# What happened?



## asago (Nov 11, 2008)

Sucks that all saltfishers recipes are gone... my wife used to visit to find new recipes for us. I don't know the backstory so I'll try not to stir the pot too much but personally I am gonna miss the recipes....


----------



## Wharf Rat (Sep 27, 2007)

Some people gave him crap b/c he would post like 10 of them at the same time and they'd all show up on the home page at once...it wasn't easy enough for them to just notice they were recipes and decide to skip them if they so desired. I think he took it as nobody wanted his recipes and he removed most of them...and of course, now he doesn't take part much on here...another good member run off.


----------



## Ultralite (Oct 1, 2007)

i gave him hell about it and he took off so, it's my fault i guess or his/her decision so, bring it on...i can take it...


----------



## Collard (Oct 23, 2007)

That sucks..........they were recipes in the recipe section were they not? I admit it was kind of annoying that they took up the whole first page in the section but, they _*were* _recipes. Oh well...........maybe he'll put them back up. The Shark scallop sounded good. Alas I may never know now.


----------



## FISHBOXFULL (May 9, 2008)

some people get tired of airholes


----------



## Ultralite (Oct 1, 2007)

i talked to him today on the phone and he's trying to relocate to gulf shores and doing all the fishing he can...greg doesn't blame me but is a mod and admin on other forums and spends a lot of time doing that as well as moving...i invited him to come and fish the dock and back to the pff as well...


----------



## Sailor50 (Nov 8, 2007)

Well, I actually enjoyed his recipes and miss them. I am a terrible cook, wish I was half as good as some of you folks. This used to be a friendly place, now you have to think twice about posting anything.


----------



## fishn4real (Sep 28, 2007)

Yep; there I was right in the middle of perfecting one of the more difficult recipes, had about $30 in ingredients, and had to go back to the post to get the rest of the recipe, and it was gone.:doh Oh well, throw in a potato and a can of chicken stock, tomatoes, and it's soup.


----------



## Ultralite (Oct 1, 2007)

ummm...10-4 on that capt. mitch...i have his number if you need it...i feel kinda responsible for him leaving but, i've talked to him and invited him back on here...up to greg if he wants to come back...he's a good guy with lots to offer including 15 recipes in 15 minutes...which is fine but, my thoughts were to add a fishing post now and again...


----------



## fishn4real (Sep 28, 2007)

That's Ok Mike, I was jus stirin the pot, the soup pot that is.- I'd be a pretty piss poor cook if I didn't know to print the recipe before I started to cook. lol .I do agree that there was a bombardment of recipes, that "may" have come from a published recipe book, and if so, there was no credit provided to the publisher which would lead everyone to think that the writer developed all of the recipes himself.
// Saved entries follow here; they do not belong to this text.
// Pipelined radix-2 IFFT, single-path delay-feedback (SDF) architecture,
// decimation in frequency. Computes x[n] = (1/N) sum_k X[k] exp(+j2*pi*k*n/N)
// for N = 2^LOGN (256 for the 802.16 OFDM symbol).
//
// Stage s (s = 0..LOGN-1) holds a feedback delay line of D = N/2^(s+1)
// samples. During the first D samples of each group of 2D it stores its input
// and forwards what the line holds (the twiddled differences of the previous
// group); during the next D samples it forms a + b (forwarded) and
// (a - b) * W^(q*2^s) with W = exp(+j2*pi/N) (fed back into the line). Every
// butterfly halves its result, which gives the 1/N scaling and keeps the
// 16-bit words from overflowing. A register follows every stage. Twiddles are
// Q1.14 constants computed at elaboration.
//
// All stages advance together on one enable, so the pipeline simply stalls
// when the input pauses. After the last sample of a frame the pipeline drains
// on its own (zeros pushed in) until every real sample has come out. A frame
// may only start at a frame boundary of the internal sample counter:
// in_ready is high during a frame, at a boundary, and after the pipe is empty.
//
// Interface: in_valid/in_ready/in (frequency bins 0..N-1 in natural order);
// out_valid/out/out_addr with out_addr the time index n of the sample. The
// output comes in bit-reversed order. Latency: N-1+LOGN enabled cycles from
// sample 0 in to the first sample out (263 for N = 256).
// The document states only that the IFFT uses a pipelined FFT architecture;
// the SDF structure, scaling and word lengths are this design's choices.
module ifft_sdf
  import tx_pkg::*;
#(
  parameter int unsigned LOGN = 8
) (
  input  logic            clk,
  input  logic            rst_n,
  input  logic            in_valid,
  output logic            in_ready,
  input  cplx_t           in,
  output logic            out_valid,
  output cplx_t           out,
  output logic [LOGN-1:0] out_addr
);
  localparam int unsigned N   = 1 << LOGN;
  localparam int unsigned LAT = N - 1 + LOGN;

  typedef logic signed [15:0] tw_t;
  typedef tw_t tw_tab_t [N/2];

  function automatic tw_tab_t make_tw(bit im);
    tw_tab_t t;
    for (int n = 0; n < int'(N / 2); n++) begin
      real a, v;
      a = 2.0 * 3.14159265358979323846 * real'(n) / real'(N);
      v = (im ? $sin(a) : $cos(a)) * 16384.0;
      t[n] = tw_t'($rtoi(v >= 0.0 ? v + 0.5 : v - 0.5));
    end
    return t;
  endfunction

  localparam tw_tab_t TW_RE = make_tw(1'b0);
  localparam tw_tab_t TW_IM = make_tw(1'b1);

  // Offset of stage s's sample counter behind the input counter.
  function automatic int stage_off(int s);
    int o = 0;
    for (int t = 0; t < s; t++) o += (N >> (t + 1)) + 1;
    return o;
  endfunction

  // ---------------- control ----------------
  logic [LOGN-1:0] in_cnt;
  logic            feeding;
  logic [LAT-1:0]  tags;       // which pipeline slots carry real samples
  logic [$clog2(LAT+1)-1:0] n_live;
  logic            adv, take, idle;

  assign in_ready = feeding || (in_cnt == '0);
  assign take     = in_valid && in_ready;
  assign adv      = take || (!feeding && n_live != '0);
  assign idle     = !feeding && (n_live == '0) && !take;

  always_ff @(posedge clk) begin
    if (!rst_n) begin
      in_cnt  <= '0;
      feeding <= 1'b0;
      tags    <= '0;
      n_live  <= '0;
    end else begin
      if (adv) begin
        in_cnt <= in_cnt + 1'b1;
        tags   <= {tags[LAT-2:0], take};
        n_live <= n_live + $bits(n_live)'(take) - $bits(n_live)'(tags[LAT-1]);
      end else if (idle) begin
        in_cnt <= '0;       // empty pipe: realign to a frame boundary
      end
      if (take) feeding <= (in_cnt != LOGN'(N - 1));
    end
  end

  // ---------------- stages ----------------
  cplx_t x0;
  assign x0 = take ? in : '0;

  for (genvar s = 0; s < LOGN; s++) begin : g_stage
    localparam int unsigned D   = N >> (s + 1);
    localparam int unsigned DW  = (D > 1) ? $clog2(D) : 1;
    localparam int unsigned OFF = stage_off(s);

    cplx_t           line [D];
    cplx_t           a, b, fwd, fb, dout;
    logic [LOGN-1:0] c;
    logic            second;
    logic [DW-1:0]   q;

    assign c      = in_cnt - LOGN'(OFF);
    assign second = c[LOGN-1-s];                 // (c mod 2D) >= D
    assign q      = (D > 1) ? DW'(c) : '0;       // c mod D
    assign a      = line[q];
    if (s == 0) begin : g_first
      assign b = x0;
    end else begin : g_next
      assign b = g_stage[s-1].dout;
    end

    always_comb begin
      logic signed [16:0] sr, si, dr, di;
      logic signed [31:0] pr, pi;
      tw_t wr, wi;
      sr = 17'(a.re) + 17'(b.re);
      si = 17'(a.im) + 17'(b.im);
      dr = (17'(a.re) - 17'(b.re)) >>> 1;
      di = (17'(a.im) - 17'(b.im)) >>> 1;
      wr = TW_RE[(int'(q) << s) % (N / 2)];
      wi = TW_IM[(int'(q) << s) % (N / 2)];
      pr = 32'(dr) * 32'(wr) - 32'(di) * 32'(wi);
      pi = 32'(dr) * 32'(wi) + 32'(di) * 32'(wr);
      fwd.re = sr[16:1];
      fwd.im = si[16:1];
      fb.re  = sample_t'(pr >>> 14);
      fb.im  = sample_t'(pi >>> 14);
    end

    always_ff @(posedge clk) begin
      if (adv) begin
        line[q]     <= second ? fb : b;
        dout        <= second ? fwd : a;
      end
    end
  end

  // ---------------- output ----------------
  logic [LOGN-1:0] out_cnt;

  function automatic logic [LOGN-1:0] bitrev(logic [LOGN-1:0] v);
    for (int i = 0; i < int'(LOGN); i++) bitrev[i] = v[LOGN-1-i];
  endfunction

  assign out_valid = adv && tags[LAT-1];
  assign out       = g_stage[LOGN-1].dout;
  assign out_addr  = bitrev(out_cnt);

  always_ff @(posedge clk) begin
    if (!rst_n)         out_cnt <= '0;
    else if (out_valid) out_cnt <= out_cnt + 1'b1;
  end
endmodule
And I agree, post a few here and a few there. Giveus a chance to try one or two before putting up another 20-30. But I liked some of them. Looking forward to seeing you guys at Clay Doh's party.


----------



## saltfisher1 (Oct 8, 2007)

> *Ultralite (8/5/2009)*i talked to him today on the phone and he's trying to relocate to gulf shores and doing all the fishing he can...greg doesn't blame me but is a mod and admin on other forums and spends a lot of time doing that as well as moving...i invited him to come and fish the dock and back to the pff as well...


I dont fish...I catch.


----------



## fishn4real (Sep 28, 2007)

Welcome. And when you get settled in over there post a few good recipes. Lane and I will be fishing in your area over Labor Day so will need some good recipes for all the good specks and reds that we plan to catch.


----------